1

### AIPMT 2007

0.5 molal aqueous solution of a weak acid (HX) is 20% ionised. If Kf for water is 1.86 K kg mol$-$1, the lowering in freezing point of the solution is
A
0.56 K
B
1.12 K
C
$-$ 0.56 K
D
$-$ 1.12 K

## Explanation

HX H+ + X-
Initially 1 0 0
At equilibrium 1 - $\alpha$ $\alpha$ $\alpha$

Total moles = 1 – $\alpha$ + $\alpha$ + $\alpha$ = 1 + $\alpha$

$\therefore$ i = ${{1 + \alpha } \over 1}$

Given, $\alpha$ = 20% = 0.2

$\therefore$ i = 1 + $\alpha$ = 1 + 0.2 = 1.2

$\Delta$Tf = ikf m = 1.2 × 1.86 × 0.5 = 1.12 K
2

### AIPMT 2006

A solution containing 10 g per dm3 of urea (molecular mass = 60 g mol$-$1) is isotonic with a 5% solution of a nonvolatile solute is
A
200 g mol$-$1
B
250 g mol$-$1
C
300 g mol$-$1
D
350 g mol$-$1

## Explanation

For isotonic solution,

osmotic pressure of urea = osmotic pressure of nonvolatile solute

${{10} \over {60 \times 1000}}$ = ${5 \over {m \times 100}}$

$\Rightarrow$ m = 300 g mol–1
3

### AIPMT 2006

1.00 g of a non-electrolyte solute (molar mass 250 g mol$-$1) was dissolved in 51.2 g of benzene.
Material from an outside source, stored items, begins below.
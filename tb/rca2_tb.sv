// rca2_tb: exhaustive check of the 2-bit ripple carry adder over all 32
// combinations of a, b and cin.
module rca2_tb;
  logic [1:0] a, b, sum;
  logic       cin, cout;
  int checks = 0, failures = 0;

  rca2 dut (.a(a), .b(b), .cin(cin), .sum(sum), .cout(cout));

  initial begin : watchdog
    #10000;
    failures++;
    $display("watchdog expired");
    $display("TB_RESULT checks=%0d failures=%0d", checks, failures);
    $finish;
  end

  initial begin
    for (int v = 0; v < 32; v++) begin
      {a, b, cin} = 5'(v);
      #1;
      checks++;
      if ({cout, sum} !== 3'(int'(a) + int'(b) + int'(cin))) begin
        failures++;
        $display("FAIL %0d + %0d + %0d -> %0d", a, b, cin, {cout, sum});
      end
    end
    $display("TB_RESULT checks=%0d failures=%0d", checks, failures);
    $finish;
  end
endmodule
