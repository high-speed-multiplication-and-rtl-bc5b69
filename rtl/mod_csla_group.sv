// mod_csla_group: one group of the modified carry select adder.
//
// A W-bit adder that, instead of two ripple carry adders or a binary-to-
// excess-1 converter, uses four small units:
//   HSG  one half adder per bit: half sum h[i] = a^b and generate g[i] = a&b.
//   CG0  carry chain for an incoming carry of 0:
//          c0[0] = g[0],          c0[i] = h[i]&c0[i-1] | g[i]
//   CG1  carry chain for an incoming carry of 1:
//          c1[0] = h[0] | g[0],   c1[i] = h[i]&c1[i-1] | g[i]
//   CS   carry selection, one cell per bit:  c[i] = c1[i]&cin | c0[i]
//        (correct because c0[i] implies c1[i])
//   FSG  full sum: s[0] = h[0]^cin, s[i] = h[i]^c[i-1]; cout = c[W-1].
// Every chain and selection cell is the shared ab+c cell. Both carry chains
// run before cin arrives, so the delay from cin to cout is one ab+c cell.
// The structure follows the 4-bit architecture of the design (W = 4); other
// widths repeat the same bit slice. Purely combinational.
module mod_csla_group #(
  parameter int W = 4
) (
  input  logic [W-1:0] a,
  input  logic [W-1:0] b,
  input  logic         cin,
  output logic [W-1:0] sum,
  output logic         cout
);
  logic [W-1:0] h, g;     // half sum generation
  logic [W-1:0] c0, c1;   // carry generation for cin = 0 and cin = 1
  logic [W-1:0] c;        // selected carries

  for (genvar i = 0; i < W; i++) begin : g_bit
    half_adder u_hsg (.a(a[i]), .b(b[i]), .h(h[i]), .g(g[i]));

    if (i == 0) begin : g_lsb
      assign c0[0] = g[0];
      assign c1[0] = h[0] | g[0];
      assign sum[0] = h[0] ^ cin;
    end else begin : g_upper
      ab_plus_c u_cg0 (.a(h[i]), .b(c0[i-1]), .c(g[i]), .x(c0[i]));
      ab_plus_c u_cg1 (.a(h[i]), .b(c1[i-1]), .c(g[i]), .x(c1[i]));
      assign sum[i] = h[i] ^ c[i-1];
    end

    ab_plus_c u_cs (.a(c1[i]), .b(cin), .c(c0[i]), .x(c[i]));
  end

  assign cout = c[W-1];
endmodule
If the freezing point depression constant, Kf of benzene is 5.12 K kg mol$-$1, the freezing point of benzene will be lowered by
A
0.2 K
B
0.4 K
C
0.3 K
D
0.5 K

## Explanation

Molality of non-electrolyte solute

= ${1 \over {250 \times 0.0512}}$ = 0.0781 m

$\Delta$Tf = kf m

= 5.12 × 0.0781 = 0.4 K
4

### AIPMT 2006

A solution of acetone in ethanol
A
obeys Raoult's law
B
shows a negative deviation from Raoult's law
C
shows a positive deviation from Raoult's law
D
behaves like a near ideal solution.

## Explanation

A solution of acetone in ethanol shows positive deviation from Raoult's law. It is because ethanol molecules are strongly hydrogen bonded. When acetone is added, these molecules break the hydrogen bonds and ethanol becomes more volatile. Therefore its vapour pressure is increased.